(WHAT TO WORK ON) Search the records for the word "model". Copy every line where it appears.
----
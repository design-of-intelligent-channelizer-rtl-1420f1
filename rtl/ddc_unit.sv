// ddc_unit: one low-rate digital down-converter with rate reduction
// (a branch of coarse-grain element CPE3), working on one PDFT channel.
//
// Each PDFT update delivers one sample of every channel; the unit picks the
// sample of channel cfg.ch from the unpacked Path A stream and then runs
//   1. frequency shift  y = x * exp(-j*phase), phase += cfg.inc
//                      (numerically controlled oscillator, 2^LUT_W-entry
//                       cosine/sine table indexed by the top phase bits);
//   2. filtering        one tap product y[n-t]*h[t] per clock, t = 0..TAPS-1;
//   3. summing          accumulation of the products, rounded by 15 bits;
// and keeps one filtered sample in 2^cfg.dec_log (sample rate conversion by
// an integer factor). All of this takes TAPS + 3 clocks, far inside the
// N/4-clock update period, so one multiplier pair per unit is enough.
// Real-valued FIR taps h[0..TAPS-1] (Q1.15) are written through coef_*.
// cfg_load applies a new cfg; if the channel or the offset changes, the
// oscillator phase, the delay line and the decimation count restart.
module ddc_unit
  import chan_pkg::*;
#(
  parameter int N     = 1024,
  parameter int TAPS  = 8,
  parameter int LUT_W = 10
) (
  input  logic                 clk,
  input  logic                 rst_n,
  input  ddc_cfg_t             cfg_in,
  input  logic                 cfg_load,
  input  logic                 a_valid,
  input  logic [$clog2(N)-1:0] a_idx  [8],
  input  cplx_t                a_data [8],
  input  logic                 coef_we,
  input  logic [$clog2(TAPS)-1:0] coef_addr,
  input  coef_t                coef_data,
  output logic                 out_valid,
  output cplx_t                out_data,
  output ddc_cfg_t             cfg
);
  localparam int TW = $clog2(TAPS);

  typedef tw_t lut_t [1 << LUT_W];
  function automatic lut_t gen(input bit use_sin);
    lut_t r;
    for (int i = 0; i < (1 << LUT_W); i++)
      r[i] = use_sin ? to_tw($sin(TWO_PI * i / (1 << LUT_W)))
                     : to_tw($cos(TWO_PI * i / (1 << LUT_W)));
    return r;
  endfunction
  localparam lut_t COS = gen(1'b0);
  localparam lut_t SIN = gen(1'b1);

  coef_t h [TAPS];
  always_ff @(posedge clk)
    if (coef_we) h[coef_addr] <= coef_data;

  typedef enum logic [1:0] {IDLE, MIX, FILT, SUM} state_t;
  state_t state;

  cplx_t              xin;
  cplx_t              line [TAPS];
  logic [31:0]        phase;
  logic [TW:0]        t;
  logic               pv;
  logic signed [63:0] pr, pi, accr, acci;
  logic [2:0]         dcnt;

  always_ff @(posedge clk) begin
    if (!rst_n) begin
      state <= IDLE; cfg <= '0; phase <= '0; dcnt <= '0; t <= '0; pv <= 1'b0;
      accr <= '0; acci <= '0; out_valid <= 1'b0; out_data <= '0; xin <= '0;
      for (int i = 0; i < TAPS; i++) line[i] <= '0;
    end else begin
      out_valid <= 1'b0;
      pv        <= 1'b0;
      if (cfg_load) begin
        cfg <= cfg_in;
        if (cfg_in.ch != cfg.ch || cfg_in.inc != cfg.inc || !cfg.en) begin
          phase <= '0;
          dcnt  <= '0;
          for (int i = 0; i < TAPS; i++) line[i] <= '0;
        end
      end
      case (state)
        IDLE: if (a_valid && cfg.en)
          for (int i = 0; i < 8; i++)
            if (16'(a_idx[i]) == cfg.ch) begin
              xin   <= a_data[i];
              state <= MIX;
            end
        MIX: begin            // stage 1: frequency shift by exp(-j*phase)
          cplx_t y;
          y.re = rshift_round(64'(xin.re) * 64'(COS[phase[31 -: LUT_W]]) +
                              64'(xin.im) * 64'(SIN[phase[31 -: LUT_W]]), TW_FRAC);
          y.im = rshift_round(64'(xin.im) * 64'(COS[phase[31 -: LUT_W]]) -
                              64'(xin.re) * 64'(SIN[phase[31 -: LUT_W]]), TW_FRAC);
          line[0] <= y;
          for (int i = 1; i < TAPS; i++) line[i] <= line[i-1];
          phase <= phase + cfg.inc;
          t     <= '0;
          accr  <= '0;
          acci  <= '0;
          state <= FILT;
        end
        FILT: begin           // stage 2: one tap product per clock
          pr <= 64'(line[t[TW-1:0]].re) * 64'(h[t[TW-1:0]]);
          pi <= 64'(line[t[TW-1:0]].im) * 64'(h[t[TW-1:0]]);
          pv <= 1'b1;
          t  <= t + 1'b1;
          if (32'(t) == TAPS - 1) state <= SUM;
        end
        SUM: if (!pv) begin   // stage 3 finishes: round and decimate
          if (dcnt == '0) begin
            out_valid   <= 1'b1;
            out_data.re <= rshift_round(accr, COEF_FRAC);
            out_data.im <= rshift_round(acci, COEF_FRAC);
          end
          dcnt  <= (dcnt + 1'b1) & ((3'd1 << cfg.dec_log) - 1'b1);
          state <= IDLE;
        end
        default: state <= IDLE;
      endcase
      if (pv) begin           // stage 3: summing
        accr <= accr + pr;
        acci <= acci + pi;
      end
    end
  end

endmodule
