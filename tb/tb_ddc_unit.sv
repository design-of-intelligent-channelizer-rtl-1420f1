// tb_ddc_unit: one DDC unit fed with 64-channel PDFT frames (eight channel
// samples per clock, one frame every N/4 = 16 clocks) of random data. A
// reference model in the test picks the configured channel, mixes it with
// the cosine/sine of the top 10 phase bits, runs the 8-tap FIR with the
// random taps loaded through coef_*, and keeps one output in 2^dec_log.
// Four configurations are applied with cfg_load between frames: a first
// channel without decimation, the same configuration again (state must be
// kept), a new channel and offset with decimation by 4 (state must restart),
// and a disabled unit (no output). Outputs are compared in order.
module tb_ddc_unit;
  import chan_pkg::*;
  localparam int N = 64, TAPS = 8, LUT_W = 10, NW = $clog2(N), FR = 40;
  localparam real PI2 = 6.283185307179586;
`include "tb_check.svh"
  logic clk = 0, rst_n = 0, cfg_load = 0, a_valid = 0, coef_we = 0;
  ddc_cfg_t cfg_in = '0, cfg;
  logic [NW-1:0] a_idx [8];
  cplx_t a_data [8];
  logic [$clog2(TAPS)-1:0] coef_addr = '0;
  coef_t coef_data = '0;
  logic out_valid;
  cplx_t out_data;
  ddc_unit #(.N(N), .TAPS(TAPS), .LUT_W(LUT_W)) dut (.*);
  always #5 clk = ~clk;

  int  h [TAPS];
  real lr [TAPS], li [TAPS];      // model delay line
  longint unsigned ph;
  int  dc;
  ddc_cfg_t mc;
  real er [$], ei [$];
  int  outs = 0;

  always @(posedge clk)
    if (rst_n && out_valid) begin
      check(er.size() > 0, "output expected");
      if (er.size() > 0) begin
        real r, i;
        r = er.pop_front();
        i = ei.pop_front();
        check($sqrt((out_data.re - r) ** 2 + (out_data.im - i) ** 2) <= 8.0,
              $sformatf("output %0d = (%0d,%0d) want (%0.1f,%0.1f)", outs, out_data.re, out_data.im, r, i));
      end
      outs++;
    end

  task automatic load(input ddc_cfg_t c);
    @(negedge clk);
    cfg_in   = c;
    cfg_load = 1;
    if (c.ch != mc.ch || c.inc != mc.inc || !mc.en) begin
      ph = 0; dc = 0;
      for (int t = 0; t < TAPS; t++) begin lr[t] = 0; li[t] = 0; end
    end
    mc = c;
    @(negedge clk);
    cfg_load = 0;
  endtask

  task automatic frame();
    int xr [N], xi [N];
    for (int k = 0; k < N; k++) begin
      xr[k] = $urandom_range(0, 40000) - 20000;
      xi[k] = $urandom_range(0, 40000) - 20000;
    end
    if (mc.en) begin
      real c, s, yr, yi;
      int idx;
      idx = int'(ph >> (32 - LUT_W));
      c = $cos(PI2 * idx / (1 << LUT_W));
      s = $sin(PI2 * idx / (1 << LUT_W));
      for (int t = TAPS - 1; t > 0; t--) begin lr[t] = lr[t-1]; li[t] = li[t-1]; end
      lr[0] = xr[mc.ch] * c + xi[mc.ch] * s;
      li[0] = xi[mc.ch] * c - xr[mc.ch] * s;
      ph = (ph + longint'(unsigned'(mc.inc))) & 64'hFFFF_FFFF;
      if (dc == 0) begin
        yr = 0; yi = 0;
        for (int t = 0; t < TAPS; t++) begin
          yr += lr[t] * h[t] / 32768.0;
          yi += li[t] * h[t] / 32768.0;
        end
        er.push_back(yr);
        ei.push_back(yi);
      end
      dc = (dc + 1) % (1 << mc.dec_log);
    end
    for (int c = 0; c < N / 8; c++) begin
      @(negedge clk);
      a_valid = 1;
      for (int i = 0; i < 8; i++) begin
        a_idx[i]     = NW'(c * 8 + i);
        a_data[i].re = DATA_W'(xr[c * 8 + i]);
        a_data[i].im = DATA_W'(xi[c * 8 + i]);
      end
    end
    @(negedge clk);
    a_valid = 0;
    repeat (N / 4 - N / 8 - 3) @(negedge clk);
  endtask

  initial begin
    repeat (FR * N) @(posedge clk);
    failures++;
    $display("FAIL: watchdog");
    finish_tb();
  end

  initial begin
    ddc_cfg_t c;
    mc = '0;
    for (int i = 0; i < 8; i++) begin a_idx[i] = '0; a_data[i] = '0; end
    repeat (3) @(negedge clk);
    rst_n = 1;
    for (int t = 0; t < TAPS; t++) begin
      @(negedge clk);
      h[t] = $urandom_range(0, 16000) - 8000;
      coef_we = 1; coef_addr = 3'(t); coef_data = coef_t'(h[t]);
    end
    @(negedge clk);
    coef_we = 0;
    c = '0; c.en = 1; c.ch = 16'd13; c.inc = 32'h1234_5678; c.dec_log = 3'd0;
    load(c);
    repeat (8) frame();
    load(c);                                  // unchanged: no restart
    repeat (6) frame();
    c.ch = 16'd50; c.inc = -32'sd300000000; c.dec_log = 3'd2;
    load(c);
    repeat (12) frame();
    c.en = 0;
    load(c);
    repeat (4) frame();
    repeat (20) @(negedge clk);
    check(er.size() == 0, $sformatf("%0d expected outputs missing", er.size()));
    check(outs == 8 + 6 + 3, $sformatf("outputs: %0d", outs));
    finish_tb();
  end
endmodule
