// dft_m: maximally parallel M-point DFT for odd M, all M outputs every clock
// (the short transform of the column stage, CPE4).
//
// X[k] = sum_n x[n] W_M^(nk) is computed in three registered steps:
//   pre-weave additions   s_n = x_n + x_(M-n),  d_n = x_n - x_(M-n),
//                         X[0] = x_0 + sum s_n         (n = 1..(M-1)/2)
//   multiplications       P_kn = s_n cos(2*pi*n*k/M), Q_kn = d_n sin(2*pi*n*k/M)
//   post-weave additions  R_k = x_0 + sum_n P_kn, I_k = sum_n Q_kn,
//                         X[k] = R_k - j I_k,  X[M-k] = R_k + j I_k.
// This folded form needs 4*((M-1)/2)^2 real multiplications (36 for M = 7);
// a Winograd short-DFT would need fewer (16 for M = 7) with more additions.
// Constants are TW_FRAC-bit fractions computed at elaboration. Latency 3.
module dft_m
  import chan_pkg::*;
#(
  parameter int M = 7
) (
  input  logic  clk,
  input  logic  rst_n,
  input  logic  in_valid,
  input  cplx_t x [M],
  output logic  out_valid,
  output cplx_t y [M]
);
  localparam int H = (M - 1) / 2;

  // entry k*(H+1)+n holds the constant for output k, input pair n
  typedef tw_t tab_t [(H+1)*(H+1)];
  function automatic tab_t gen(input bit use_sin);
    tab_t r;
    for (int k = 0; k <= H; k++)
      for (int n = 0; n <= H; n++)
        r[k*(H+1)+n] = use_sin ? to_tw($sin(TWO_PI * n * k / M))
                          : to_tw($cos(TWO_PI * n * k / M));
    return r;
  endfunction
  localparam tab_t CT = gen(1'b0);
  localparam tab_t ST = gen(1'b1);

  // pre-weave
  cplx_t s [H+1], d [H+1];
  cplx_t x0_1, sum_1;
  logic  v1, v2;
  always_ff @(posedge clk) begin
    cplx_t acc;
    acc = x[0];
    for (int n = 1; n <= H; n++) begin
      s[n] <= cadd(x[n], x[M-n]);
      d[n] <= csub(x[n], x[M-n]);
      acc = cadd(acc, cadd(x[n], x[M-n]));
    end
    s[0]  <= '0;
    d[0]  <= '0;
    x0_1  <= x[0];
    sum_1 <= acc;
    v1    <= rst_n & in_valid;
  end

  // multiplications
  logic signed [63:0] pr [H+1][H+1], pim [H+1][H+1], qr [H+1][H+1], qi [H+1][H+1];
  cplx_t x0_2, sum_2;
  always_ff @(posedge clk) begin
    for (int k = 0; k <= H; k++)
      for (int n = 0; n <= H; n++) begin
        pr[k][n]  <= 64'(s[n].re) * 64'(CT[k*(H+1)+n]);
        pim[k][n] <= 64'(s[n].im) * 64'(CT[k*(H+1)+n]);
        qr[k][n]  <= 64'(d[n].re) * 64'(ST[k*(H+1)+n]);
        qi[k][n]  <= 64'(d[n].im) * 64'(ST[k*(H+1)+n]);
      end
    x0_2  <= x0_1;
    sum_2 <= sum_1;
    v2    <= rst_n & v1;
  end

  // post-weave
  always_ff @(posedge clk) begin
    logic signed [63:0] rr, ri, ir, ii;
    logic signed [DATA_W-1:0] Rr, Ri, Ir, Ii;
    y[0] <= sum_2;
    for (int k = 1; k <= H; k++) begin
      rr = '0; ri = '0; ir = '0; ii = '0;
      for (int n = 1; n <= H; n++) begin
        rr = rr + pr[k][n];
        ri = ri + pim[k][n];
        ir = ir + qr[k][n];
        ii = ii + qi[k][n];
      end
      Rr = x0_2.re + rshift_round(rr, TW_FRAC);
      Ri = x0_2.im + rshift_round(ri, TW_FRAC);
      Ir = rshift_round(ir, TW_FRAC);
      Ii = rshift_round(ii, TW_FRAC);
      y[k].re   <= Rr + Ii;
      y[k].im   <= Ri - Ir;
      y[M-k].re <= Rr - Ii;
      y[M-k].im <= Ri + Ir;
    end
    out_valid <= rst_n & v2;
  end

endmodule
----
(RESPONSE AREA)
// reference model in the test picks the configured channel, mixes it with
  real lr [TAPS], li [TAPS];      // model delay line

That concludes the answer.